U.S. Treasury Folds? Softens Stance On Yuan From "Significantly Undervalued" To "Below Appropriate" Valuation

We presume the 'threat' of selling hundreds of billions of dollars of US Treasuries has prompted a softening in the "Currency manipulator" rhetoric from The US Treasuy department. Having previously said the Yuan is "significantly undervalued," today's report shifts the comment to stating that the Yuan is "below appropriate medium-term valuation." Of course, The US Treasury would know exactly how all of the world's currencies should trade in this centrally-planned world.

From "significantly undervalued"... then this happens...

 

and this...

 

 

And China meets with Obama and hey presto... Yuan is merely "below appropriate levels"

As Bloomberg reports,

The U.S. Treasury dropped its view that China’s currency is “significantly undervalued” while saying that forces driving appreciation in the longer term remain and China needs to allow such strengthening eventually.

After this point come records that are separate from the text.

// time_counter: gating time counter in days, hours, minutes and seconds.
//
// Counts one-clock tick pulses (one per second) while gate is high, as nine
// BCD digits in the format of the programmed gating time: seconds 00-59,
// minutes 00-59, hours 00-23, days 000-999 (it stops at 999:23:59:59).
// Keeping the same format as the programmed stop time lets the finish-gating
// comparator compare the two directly. clear (synchronous) zeroes it before
// a gating period.
module time_counter
  import bert_pkg::*;
(
  input  logic      clk,
  input  logic      rst_n,
  input  logic      clear,
  input  logic      gate,
  input  logic      tick,
  output bcd_time_t gated_time
);
  bcd_time_t t, n;

  always_comb begin
    n = t;
    if (t != {4'd9, 4'd9, 4'd9, 4'd2, 4'd3, 4'd5, 4'd9, 4'd5, 4'd9}) begin
      n.s0 = t.s0 + 1'b1;
      if (t.s0 == 4'd9) begin
        n.s0 = 0; n.s1 = t.s1 + 1'b1;
        if (t.s1 == 4'd5) begin
          n.s1 = 0; n.m0 = t.m0 + 1'b1;
          if (t.m0 == 4'd9) begin
            n.m0 = 0; n.m1 = t.m1 + 1'b1;
            if (t.m1 == 4'd5) begin
              n.m1 = 0; n.h0 = t.h0 + 1'b1;
              if (t.h1 == 4'd2 && t.h0 == 4'd3) begin
                n.h0 = 0; n.h1 = 0; n.d0 = t.d0 + 1'b1;
                if (t.d0 == 4'd9) begin
                  n.d0 = 0; n.d1 = t.d1 + 1'b1;
                  if (t.d1 == 4'd9) begin
                    n.d1 = 0; n.d2 = t.d2 + 1'b1;
                  end
                end
              end else if (t.h0 == 4'd9) begin
                n.h0 = 0; n.h1 = t.h1 + 1'b1;
              end
            end
          end
        end
      end
    end
  end

  always_ff @(posedge clk or negedge rst_n) begin
    if (!rst_n)            t <= '0;
    else if (clear)        t <= '0;
    else if (gate && tick) t <= n;
  end

  assign gated_time = t;
endmodule
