// tb_time_counter: counts ticks and compares the BCD time with a reference
// built from the number of seconds; checks the 59 s, 59 min and 23 h carries,
// that ticks outside the gate are ignored, and the clear.
`include "tb_check.svh"
module tb_time_counter;
  import bert_pkg::*;
  `TB_COUNTERS
  logic clk = 0, rst_n = 0, clear = 0, gate = 0, tick = 0;
  bcd_time_t t;
  always #4 clk = ~clk;
  time_counter dut (.clk, .rst_n, .clear, .gate, .tick, .gated_time(t));

  function automatic bcd_time_t to_bcd(longint s);
    bcd_time_t r;
    longint d, h, m, sec;
    sec = s % 60; m = (s / 60) % 60; h = (s / 3600) % 24; d = s / 86400;
    r.s0 = 4'(sec % 10); r.s1 = 4'(sec / 10);
    r.m0 = 4'(m % 10);   r.m1 = 4'(m / 10);
    r.h0 = 4'(h % 10);   r.h1 = 4'(h / 10);
    r.d0 = 4'(d % 10);   r.d1 = 4'((d / 10) % 10); r.d2 = 4'(d / 100);
    return r;
  endfunction

  initial begin
    repeat (3000000) @(posedge clk);
    failures++;
    `TB_FINISH
  end

  initial begin
    longint secs;
    repeat (2) @(posedge clk);
    rst_n <= 1; gate <= 1;
    secs = 0;
    // run 1 day + 1 hour + 2 s, checking at selected points
    for (longint s = 1; s <= 90002; s++) begin
      tick <= 1; @(posedge clk);
      secs++;
      if (s == 59 || s == 60 || s == 3599 || s == 3600 || s == 86399 ||
          s == 86400 || s == 90002 || (s % 7919) == 0) begin
        tick <= 0; @(posedge clk); #1
        `CHECK(t == to_bcd(secs), $sformatf("time after %0d s: %h", secs, t))
      end
    end
    tick <= 0;
    gate <= 0;
    tick <= 1; repeat (5) @(posedge clk); tick <= 0; @(posedge clk); #1
    `CHECK(t == to_bcd(secs), "ticks outside the gate ignored")
    clear <= 1; @(posedge clk); clear <= 0; #1
    `CHECK(t == '0, "clear")
    `TB_FINISH
  end
endmodule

The yuan remains “below its appropriate medium-term valuation,” the department said Monday in its semiannual report on foreign-exchange policies. The “core factors” that have driven the appreciation of the yuan in recent years remain in place, such as a large and growing current-account surplus, and net inflows of foreign direct investment, the Treasury said.

Even so, the department refrained from characterizing China’s currency as “significantly undervalued,” as it has in each foreign-exchange report since May 2012. The Treasury also recognized that “market factors are exerting downward pressure” on the yuan, though it called the trend “transitory.” The International Monetary Fund, by contrast, adopted the view in May that the yuan is “no longer undervalued.”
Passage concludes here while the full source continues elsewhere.